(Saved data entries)
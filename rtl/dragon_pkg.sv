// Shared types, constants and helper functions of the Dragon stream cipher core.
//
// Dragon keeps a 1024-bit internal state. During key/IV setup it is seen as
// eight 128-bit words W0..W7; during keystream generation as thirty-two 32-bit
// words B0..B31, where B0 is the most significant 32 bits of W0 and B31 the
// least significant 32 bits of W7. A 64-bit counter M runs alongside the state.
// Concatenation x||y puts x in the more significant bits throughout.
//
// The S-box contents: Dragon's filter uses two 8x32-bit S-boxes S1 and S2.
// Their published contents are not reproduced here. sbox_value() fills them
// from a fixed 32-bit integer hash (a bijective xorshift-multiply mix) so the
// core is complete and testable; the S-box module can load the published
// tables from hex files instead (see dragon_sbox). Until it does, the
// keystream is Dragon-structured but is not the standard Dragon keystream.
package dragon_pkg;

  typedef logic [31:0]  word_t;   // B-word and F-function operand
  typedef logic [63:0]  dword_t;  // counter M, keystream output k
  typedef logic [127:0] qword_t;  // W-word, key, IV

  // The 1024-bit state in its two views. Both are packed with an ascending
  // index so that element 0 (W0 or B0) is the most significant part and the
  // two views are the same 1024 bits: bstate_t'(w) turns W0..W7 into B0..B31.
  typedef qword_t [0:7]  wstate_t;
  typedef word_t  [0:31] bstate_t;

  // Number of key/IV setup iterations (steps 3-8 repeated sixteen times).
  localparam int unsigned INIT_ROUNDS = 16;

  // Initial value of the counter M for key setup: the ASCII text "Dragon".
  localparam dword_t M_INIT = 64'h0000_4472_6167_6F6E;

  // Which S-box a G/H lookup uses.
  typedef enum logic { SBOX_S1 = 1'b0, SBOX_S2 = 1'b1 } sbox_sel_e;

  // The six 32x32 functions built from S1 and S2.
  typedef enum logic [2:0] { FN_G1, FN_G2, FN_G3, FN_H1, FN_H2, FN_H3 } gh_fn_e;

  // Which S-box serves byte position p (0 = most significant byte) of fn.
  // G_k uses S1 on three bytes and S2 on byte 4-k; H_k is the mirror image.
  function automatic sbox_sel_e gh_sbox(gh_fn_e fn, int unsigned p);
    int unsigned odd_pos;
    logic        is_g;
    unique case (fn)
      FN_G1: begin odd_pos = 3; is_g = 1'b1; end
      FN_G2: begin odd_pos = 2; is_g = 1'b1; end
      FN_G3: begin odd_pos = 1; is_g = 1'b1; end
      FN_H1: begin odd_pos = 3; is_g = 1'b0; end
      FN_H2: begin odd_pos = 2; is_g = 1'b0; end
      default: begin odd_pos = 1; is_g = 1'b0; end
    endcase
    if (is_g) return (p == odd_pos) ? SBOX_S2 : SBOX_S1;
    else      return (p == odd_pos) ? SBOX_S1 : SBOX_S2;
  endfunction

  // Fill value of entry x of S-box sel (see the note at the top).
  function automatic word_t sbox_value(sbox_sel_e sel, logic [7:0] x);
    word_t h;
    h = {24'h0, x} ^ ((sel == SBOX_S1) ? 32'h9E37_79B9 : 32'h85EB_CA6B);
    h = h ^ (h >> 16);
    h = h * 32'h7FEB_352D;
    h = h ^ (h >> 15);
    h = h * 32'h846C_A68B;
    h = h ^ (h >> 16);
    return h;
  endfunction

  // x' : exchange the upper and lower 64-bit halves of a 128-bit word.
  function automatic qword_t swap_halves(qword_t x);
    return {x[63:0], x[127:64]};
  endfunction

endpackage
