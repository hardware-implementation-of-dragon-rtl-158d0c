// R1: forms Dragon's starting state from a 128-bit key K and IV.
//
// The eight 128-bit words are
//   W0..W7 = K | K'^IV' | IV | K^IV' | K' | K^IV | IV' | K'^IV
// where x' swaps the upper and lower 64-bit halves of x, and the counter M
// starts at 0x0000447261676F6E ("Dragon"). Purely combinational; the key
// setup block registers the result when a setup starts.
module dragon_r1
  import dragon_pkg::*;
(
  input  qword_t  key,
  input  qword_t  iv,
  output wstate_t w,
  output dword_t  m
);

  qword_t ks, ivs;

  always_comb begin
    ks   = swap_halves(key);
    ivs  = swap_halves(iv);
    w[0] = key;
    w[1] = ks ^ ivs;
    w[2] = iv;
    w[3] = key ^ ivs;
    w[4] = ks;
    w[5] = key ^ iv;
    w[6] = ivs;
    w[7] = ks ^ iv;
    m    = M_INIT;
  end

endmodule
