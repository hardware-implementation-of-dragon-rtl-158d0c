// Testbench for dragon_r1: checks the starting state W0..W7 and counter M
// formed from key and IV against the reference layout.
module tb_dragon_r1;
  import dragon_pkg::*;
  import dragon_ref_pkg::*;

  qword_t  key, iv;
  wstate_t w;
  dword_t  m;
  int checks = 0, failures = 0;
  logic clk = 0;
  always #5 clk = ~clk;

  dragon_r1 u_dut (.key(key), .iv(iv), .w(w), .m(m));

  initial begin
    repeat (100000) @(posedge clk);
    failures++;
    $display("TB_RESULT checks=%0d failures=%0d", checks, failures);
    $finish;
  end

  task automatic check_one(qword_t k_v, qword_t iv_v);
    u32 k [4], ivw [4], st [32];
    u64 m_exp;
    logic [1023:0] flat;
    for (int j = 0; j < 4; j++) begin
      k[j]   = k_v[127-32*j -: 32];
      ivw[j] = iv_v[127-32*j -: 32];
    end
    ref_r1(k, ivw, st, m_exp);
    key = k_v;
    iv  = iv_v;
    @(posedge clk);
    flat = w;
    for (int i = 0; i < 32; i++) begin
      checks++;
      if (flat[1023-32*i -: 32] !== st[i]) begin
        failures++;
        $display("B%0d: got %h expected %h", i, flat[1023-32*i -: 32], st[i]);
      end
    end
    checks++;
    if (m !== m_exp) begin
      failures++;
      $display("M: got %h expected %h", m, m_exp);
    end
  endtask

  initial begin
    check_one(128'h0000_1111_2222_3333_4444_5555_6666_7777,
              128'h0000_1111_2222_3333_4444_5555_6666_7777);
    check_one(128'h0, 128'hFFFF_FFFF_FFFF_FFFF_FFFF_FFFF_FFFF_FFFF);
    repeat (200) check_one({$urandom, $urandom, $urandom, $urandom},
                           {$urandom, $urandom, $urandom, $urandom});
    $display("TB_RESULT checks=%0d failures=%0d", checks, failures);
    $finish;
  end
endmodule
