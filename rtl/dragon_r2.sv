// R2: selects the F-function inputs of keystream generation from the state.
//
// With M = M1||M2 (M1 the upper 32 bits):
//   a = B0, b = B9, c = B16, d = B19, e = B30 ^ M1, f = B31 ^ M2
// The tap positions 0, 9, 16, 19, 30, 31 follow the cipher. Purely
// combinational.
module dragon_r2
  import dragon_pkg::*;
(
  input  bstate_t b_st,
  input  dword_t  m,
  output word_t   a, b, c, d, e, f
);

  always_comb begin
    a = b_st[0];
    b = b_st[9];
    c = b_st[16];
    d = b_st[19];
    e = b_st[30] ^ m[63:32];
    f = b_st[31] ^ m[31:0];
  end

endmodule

TASK STATEMENT – As the answer, set down only the lines from the data above between the one holding "if (m !== m_exp) begin" and the one holding "the cipher. Purely", inclusive, exactly as they read.

TASK OUTPUT –
    if (m !== m_exp) begin
      failures++;
      $display("M: got %h expected %h", m, m_exp);
    end
  endtask

  initial begin
    check_one(128'h0000_1111_2222_3333_4444_5555_6666_7777,
              128'h0000_1111_2222_3333_4444_5555_6666_7777);
    check_one(128'h0, 128'hFFFF_FFFF_FFFF_FFFF_FFFF_FFFF_FFFF_FFFF);
    repeat (200) check_one({$urandom, $urandom, $urandom, $urandom},
                           {$urandom, $urandom, $urandom, $urandom});
    $display("TB_RESULT checks=%0d failures=%0d", checks, failures);
    $finish;
  end
endmodule
filename rtl/dragon_r2.sv
// R2: selects the F-function inputs of keystream generation from the state.
//
// With M = M1||M2 (M1 the upper 32 bits):
//   a = B0, b = B9, c = B16, d = B19, e = B30 ^ M1, f = B31 ^ M2
// The tap positions 0, 9, 16, 19, 30, 31 follow the cipher. Purely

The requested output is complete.